The CloudSat observational dataset provides the first opportunity to study near-global snowfall, and numerous recent investigations have utilized CloudSat for snowfall-related research. This study leverages CloudSat cloud classification and snowfall rate retrieval products to partition 2006–10 CloudSat snowfall observations into shallow cumuliform and nimbostratus snowfall categories, thus creating a unique global census of shallow cumuliform snowfall events. Cumuliform, snow-producing cloud structures display a narrow cloud thickness distribution centered near 1.5 km, while nimbostratus snow-producing clouds exhibit a much broader cloud thickness distribution that peaks near 4 km, thus confirming the notion of two disparate snow-producing cloud types separated both by cloud macrophysical (e.g., cloud thickness plus 2B-CLDCLASS descriptors) and mechanistic (e.g., cloud forcing) properties. Shallow snowfall associated with cloud structures identified as stratocumulus and cumulus (nimbostratus) clouds are shown to globally comprise ~36% (~59%) of the 2006–10 CloudSat snowfall dataset by occurrence, while constituting ~18% (82%) of the estimated annual global snowfall accumulation in liquid equivalent terms. Certain high snowfall frequency regions, however, experience shallow snowfall occurrence fractions exceeding 60% (e.g., North Atlantic Ocean near Greenland, Barents Sea, western Pacific Ocean, southern Bering Sea, and Southern Hemispheric oceanic storm-track region). These same regions receive an estimated 40%–60% of the annual snowfall accumulation from shallow cumuliform cloud structures. Many other regions also display localized increases in shallow snowfall frequency and accumulation percentage. About 71% (29%) of shallow snowfall events occur over water (land) surfaces, and distinct land–water gradients exist in global shallow snowfall fraction and accumulation percentage maps.
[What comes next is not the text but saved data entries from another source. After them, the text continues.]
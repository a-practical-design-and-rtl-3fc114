# AXI network interface for bus-based IP on a network-on-chip

This RTL is a network interface (NI) that connects an AXI master, one that sits on a
conventional local bus with its memories, to a packet-switched network-on-chip. The
bus side and the network side run on unrelated clocks. The NI turns each AXI burst
into one packet and sends it with a source route. It carries the response back as a
packet and replays it on the AXI B or R channel. End-to-end credits make sure
neither end overruns the other's buffers.

The design is based on the NI described in *A Practical Design and Implementation
of On-Chip NI for Integrating Bus Based IP Legacies*. That design drops two fields
that general-purpose NIs carry with every flit:

- **No service-type bits.** The network is assumed to give guaranteed throughput
  through deterministic source routing.
- **No tail marker.** The AXI burst length is known when the address is issued, so
  the length of every packet is known before its data arrives.

The section [Where this RTL departs from the original design](#where-this-rtl-departs-from-the-original-design)
lists every place where this implementation adds to or differs from that
description.

## Structure

```
            IP clock (clk_in)          |            network clock (clk_out)
                                       |
 AXI  ---> ni_shell_axi --messages--> [TX FIFO] --> flit controller --> mux --> reg --> packet_out
 master     (Mealy FSM)          \        |        ^        ^        ^
                                  \--> request generator ---+  header builder <- routing table
                                         (descriptor queue) |        ^
                                                    Space --+     Credit
                                                      ^              ^
 AXI  <--- ni_shell_axi <--messages-- [RX FIFO] <-- packet analyzer <------------- packet_in
```

| Module | Clock | Role |
|---|---|---|
| `ni_top` | both | Shell plus kernel; the unit you instantiate per node. |
| `ni_shell_axi` | IP | AXI-specific: AXI channels to messages and back. |
| `ni_kernel` | both | Protocol-independent: packetizing, clock crossing, flow control. |
| `ni_async_fifo` | both | Dual-clock Gray-pointer FIFO (TX, RX and descriptor queue). |
| `ni_sync` | – | Two-stage synchronizer: falling edge, then rising edge. |
| `ni_request_generator` | both | Finds each request in the message stream and passes it into the network domain. |
| `ni_routing_table` | – | Destination to 18-bit source-route path. |
| `ni_header_builder` | – | Packs the header flit. |
| `ni_flit_controller` | network | Sends the header, then the request's messages from the TX FIFO. |
| `ni_space` | network | Credits held for the remote NI's receive buffer. |
| `ni_credit` | network | Credit owed to the remote NI, and the response reservation. |
| `ni_packet_analyzer` | network | Strips headers, hands credit on, fills the RX FIFO. |
| `ni_pkg` | – | Field layouts (structs) and length functions. |

## Messages and packets

Every word is a 32-bit flit. The shell and the kernel exchange *messages*. On the
network, a packet is one header flit followed by the messages of one request or
one response. Fields are listed from bit 31 down.

| Word | Fields (width) |
|---|---|
| Header | marker (5) = 1 · pkt_len (4) = a_len · credit (5) · routing path (18) |
| Request control | r/w (1), 1 = write · a_burst (2) · a_size (3) · a_len (4) · a_id (4) · fill (18) = 1 |
| Address | AXI address (32) |
| Write data | AXI write data (32), one message per beat |
| Response control | r/b (1), 1 = write response, 0 = read data · resp (2) · a_len (4) · a_id (4) · fill (21) = 1 |
| Read data | AXI read data (32), one message per beat |

What each packet holds:

- **Write request:** header, control, address, then a_len+1 data messages.
- **Read request:** header, control, address.
- **Write response:** header, control.
- **Read response:** header, control, then a_len+1 data messages.

The header's pkt_len is the burst's a_len. A receiver can therefore work out where
every packet ends without a tail bit.

Worked example, the reference transaction used throughout the tests: a write with
awaddr `0000abcd`, awlen 3, awsize 2, awburst 0 (FIXED) and awid 6. It leaves as the
following flits:

1. A header `09A400FA` when the credit field is 9, or `098000FA` when it is 0.
2. The control message `88D80001`.
3. The address `0000ABCD`.
4. The four data words.

## The AXI shell

`ni_shell_axi` is a single Mealy machine with six states:

| State | What happens |
|---|---|
| `IDLE` | Accepts a new request, or goes to serve a waiting response. |
| `SEND_CTRL` | Emits the address message. `awready` (`arready` for a read) is high for exactly this cycle. |
| `SEND_ADDR` | Emits the first write-data message. |
| `SEND_DATA` | Emits the remaining write-data messages. |
| `RCV_RESP` | Reads the response control message. |
| `RCV_DATA` | Forwards read data on the R channel. |

**Address handshake.** In `IDLE`, `awvalid` makes the shell emit the control
message. The address message follows in `SEND_CTRL`, the only cycle in which
`awready` is high. The master therefore holds the address for two cycles, one for
the control message and one for the address, and cannot present the next address
after only one.

**Write data.** Write-data beats are accepted one per cycle. The beat with `wlast`
returns the machine to `IDLE`.

**Reads.** A read runs through `IDLE` and `SEND_CTRL` in the same way, with
`arready`, and returns to `IDLE` after the address. A waiting write address wins
over a waiting read address.

**Responses.**
- A write response is shown on B until `bready`.
- For read data, the shell drops the control message. It then forwards a_len+1 beats
  on R with the `rid` and `rresp` from the control message, and `rlast` on the last
  beat.

**When a request may start.** A request starts only when both of these hold:
- The kernel can take a new request: `fifo_full` is low.
- The TX FIFO has room for the whole request: `tx_room` ≥ a_len+3 for a write, ≥ 2
  for a read.

Once started, the machine never waits for FIFO space, so `wready` is simply high in
the data states. This rule matters because of flow control; see below.

AXI3 `wid` is not used. Write data is expected in address order.

## Transmit path and the clock crossing

The **request generator** watches the shell's writes into the TX FIFO in the IP clock
domain:

1. The first message after a complete request is a control message. Its r/w and
   a_len give the request's length.
2. The next message is the address. Its top log2(NUM_DEST) bits pick the destination.
3. When the address is written, a descriptor {r/w, message count, a_len, destination}
   goes into a 4-entry dual-clock queue. This push is the start-of-packet event.

Every pointer that crosses a clock boundary uses `ni_sync`. Its first flop samples
on the **falling** edge of the receiving clock and its second on the rising edge. A
new request is therefore visible to the network domain one and a half network
periods after it was queued, instead of two.

**Flit controller** (network domain):

1. When a descriptor is waiting and flow control allows it (`pkt_start`), it spends
   one cycle on the header. In that cycle `sel`/`en_hdr_gen` steer the header builder
   into the output register.
2. It then pops one message per cycle from the TX FIFO and counts them (`encnt`,
   `cnt`).
3. `rst_cnt` marks the last message.
4. A queued packet gets its header in the very next cycle, so back-to-back packets
   leave with no gap.

If the FIFO runs dry inside a packet, the controller stalls (`tx_stall`) and sends
no flit in that cycle. This happens when the network clock is much faster than the
IP clock. `packet_out` comes from a register; `pkt_vld` marks each cycle that carries
a flit.

Measured timing for the reference write, from the clock edge that takes the address
to the header on `packet_out`:

| IP clock | Network clock | Header latency | Rest of the packet |
|---|---|---|---|
| 100 MHz | 500 MHz | 4 ns (2 network clocks) | Follows as the data beats arrive. |
| 100 MHz | 75 MHz | 27.7 ns | Leaves as 7 consecutive flits. |

## End-to-end flow control (the subtle part)

Routers have no back-pressure here. Whatever a packet carries must fit into the
receiving NI's RX FIFO. Two counters in the kernel enforce this, counted in messages
(flits after the header).

**Space (`ni_space`): what the remote NI can still take.**
- It starts at `REMOTE_CAPACITY`, the remote RX FIFO depth.
- Each packet sent subtracts its message count.
- Each received header adds its credit field.
- A request leaves only while Space covers it.

**Credit (`ni_credit`): what this NI owes the remote NI.**
- The RX FIFO's read pointer is synchronized into the network domain.
- The number of entries the shell has drained since the last report goes into the
  next outgoing header, up to 31 (the field has 5 bits).
- Credits are increments, not levels, so they stay exact while packets are in flight.

**Response reservation.** This NI's credits travel only inside the headers of its
own requests, so there is a trap. Suppose the remote NI holds a response it has no
credit for. If this NI has no further request to send, the credit never arrives and
the system deadlocks. `ni_credit` therefore also reserves room:

- `outstanding` counts response messages of launched requests plus received messages
  not yet reported.
- A request may leave only if its response still fits:
  `outstanding − credit_now + response_size ≤ RX_DEPTH`. Here `credit_now` is what
  its own header will report.

Under this rule the remote NI always holds enough credit for every response it owes,
whatever the order and size of requests. The shell-side rule above (start a request
only when all of it fits in the TX FIFO) closes the second loop. Without it, the one
shell state machine could wait inside a request for TX space, while the responses
that would free that space wait for the same state machine.

A node that talks to this NI must follow the same conventions:
- Put in every header the messages it drained since its last header.
- Send a packet only while it holds credit for all of its messages.
- Start from credit = this NI's `RX_DEPTH`.

The behavioural remote node in `tb/ni_remote_model.sv` shows exactly that.

## Receive path

**`ni_packet_analyzer`:**
1. Checks the marker of each packet's first flit. A flit without the marker is
   dropped and pulses `hdr_err`.
2. Passes the header's credit to Space.
3. Writes the following messages into the RX FIFO: the control message and, for read
   data, pkt_len+1 data words.

A message that meets a full RX FIFO is dropped and pulses `rx_overflow`. With the
credit rules above this cannot happen. `slave_fifo_full` shows the RX FIFO state.

## Parameters (`ni_top`, `ni_kernel`)

| Parameter | Default | Meaning |
|---|---|---|
| `TX_DEPTH` | 32 | TX FIFO, in messages. Must be ≥ 18, the largest request: control + address + 16 beats. |
| `RX_DEPTH` | 32 | RX FIFO, in messages. Must be ≥ 17, the largest response. |
| `DESC_DEPTH` | 4 | Requests that may wait for the network. |
| `NUM_DEST` | 4 | Destinations; the top address bits select one. |
| `ROUTES` | all `18'h000FA` | Source-route path per destination. Set it per node for your topology; the path encoding belongs to the routers. |
| `REMOTE_CAPACITY` | 32 | RX depth of the NI at the other end (initial Space). |

All depths must be powers of two.

## Interface of `ni_top`

| Signals | Domain | Meaning |
|---|---|---|
| `clk_in`, `clk_out`, `rstn` | – | IP clock, network clock, asynchronous active-low reset for both. |
| `aw*`, `w*`, `ar*`, `r*`, `b*` | IP | AXI slave port for one master. Burst length 1–16 beats, 32-bit data, 4-bit IDs. Responses return in request order. |
| `packet_out`, `pkt_vld` | network | To the router: one 32-bit flit per cycle while `pkt_vld`. |
| `packet_in`, `packet_in_vld` | network | From the router. Must follow the credit rules. |
| `slave_fifo_full`, `hdr_err`, `rx_overflow`, `tx_stall` | network | Status. |

## Simulating

Each testbench is self-checking and ends with `TB_RESULT checks=N failures=M`. It
also has a cycle watchdog. With Verilator 5:

```
verilator --binary --timing --assert -Wno-fatal -y rtl -y tb \
          --top-module tb_ni_top rtl/ni_pkg.sv tb/tb_ni_top.sv
obj_dir/Vtb_ni_top
```

Replace `tb_ni_top` with any other testbench.

| Testbench | What it checks |
|---|---|
| `tb_ni_top` | The whole NI at default parameters against `ni_remote_model`, at 100/500 MHz and 100/75 MHz. |
| `tb_ni_kernel` | The kernel with four routes, a 20-message remote buffer and the remote model. |
| `tb_ni_shell_axi` | Shell message streams, the `awready` timing, B and R replay. |
| `tb_ni_async_fifo` | Ordering, full and empty, free count, first-word latency. |
| `tb_ni_request_generator` | Descriptors, `pkt_start` gating. |
| `tb_ni_flit_controller` | The cycle-level sequence, stalls, back-to-back packets. |
| `tb_ni_packet_analyzer` | Parsing, credit, header errors, overflow. |
| `tb_ni_space`, `tb_ni_credit`, `tb_ni_header_builder`, `tb_ni_routing_table` | Against reference arithmetic. |

`tb_ni_top` covers the following:

- **Reference transaction:** its exact flits, and its header latency (at most three
  network clocks).
- **Traffic:** a read-back, then 40 random reads and writes (FIXED and INCR, 1–16
  beats).
- **Back-pressure:** a phase in which the remote node stops answering, so credit runs
  out and the TX FIFO fills.
- **Header error:** one flit without a marker.

It also counts each mechanism and fails if one never happens: FIFO-empty stall,
back-to-back packets, credit block, TX FIFO full, credit returned in both
directions, header error, B and R responses.

The simulator used has two-state logic. Everything that is read is reset.

## Where this RTL departs from the original design

- **Start of packet.** The original raises start-of-packet with the control message.
  Here it comes one message later, with the address, because the destination (and
  so the route) is read from the address. How the original picks the destination is
  not described.
- **What is counted.** The original describes the flit counter as counting to the
  packet length: 4 flits for awlen 3. Its example waveforms, however, show the header
  followed by six messages (control, address, four data). The counter here counts all
  messages of the request.
- **Credit.** The original says the credit field tells the other NI how much it may
  send, without fixing units or semantics. Here credit counts messages and is
  incremental (entries freed since the last report).
- **Example header.** The original's example header shows credit 9 on the first
  packet; here the first packet reports what has been drained so far, which is 0
  after reset.
- **Additions.** The response reservation in `ni_credit`, the "whole request fits"
  start rule in the shell, and the descriptor queue are additions. They are what
  makes the flow control free of deadlock.
- **Read address handling.** Read addresses are handled in the same shell states as
  write addresses. The original's state diagram shows only the write address channel.
- **Response control fill field.** Its width is taken as 21 bits so that the message
  is 32 bits wide.
- **r/b polarity** (1 = write response) is this implementation's choice.
- **Idle flits.** The original's 75 MHz waveform shows an idle network cycle between
  the header and the control message. Here they are back to back.
- **Not built:**
  - The data-integrity check the original lists among NI functions. Its packets have
    no check field, and no code is described.
  - The routers.
  - The slave-side NI: request packet to AXI slave transactions. Only its behaviour is
    modelled, in `tb/ni_remote_model.sv`.
- **Assumed sizes.** FIFO depths, destination count and routes are not given by the
  original and are assumptions.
CloudSat Cloud Profiling Radar reflectivity distributions also reveal that shallow snowfall is much lighter, on average, than deeper nimbostratus events—with the possible exception of a high-reflectivity shallow snowfall mode associated with CPR reflectivities exceeding ~15 dBZ that might reflect intense inland lake- or ocean-effect snow. This study also reveals that shallow snowfall events are disproportionately associated with light reflectivity values. About 74% (96%) of all shallow cumuliform snowfall events have near-surface reflectivities below 0 (10) dBZ, while ~36% (91%) of nimbostratus snowfall events fall under these same reflectivity levels. These values are extremely useful for the spaceborne radar community to better define future radar capabilities in an effort to remotely sense as much global snowfall as possible. Both shallow and nimbostratus snowfall categories display land versus ocean near-surface reflectivity distribution differences, with oceanic snow associated with mostly higher near-surface CPR reflectivities. The only exception to this trend is a notable increase in near-surface reflectivity fractions above ~14 dBZ for shallow snowfall over land, with a secondary peak at elevated reflectivity values exceeding 30 dBZ. The secondary peak is almost assuredly related to ground clutter, but further investigation is required to understand whether the other overland reflectivity percentage increase is due to land/orographic enhancement to shallow snowfall. Further clutter mitigation techniques can be tested in regions identified by this study to show systematic clutter contamination symptoms.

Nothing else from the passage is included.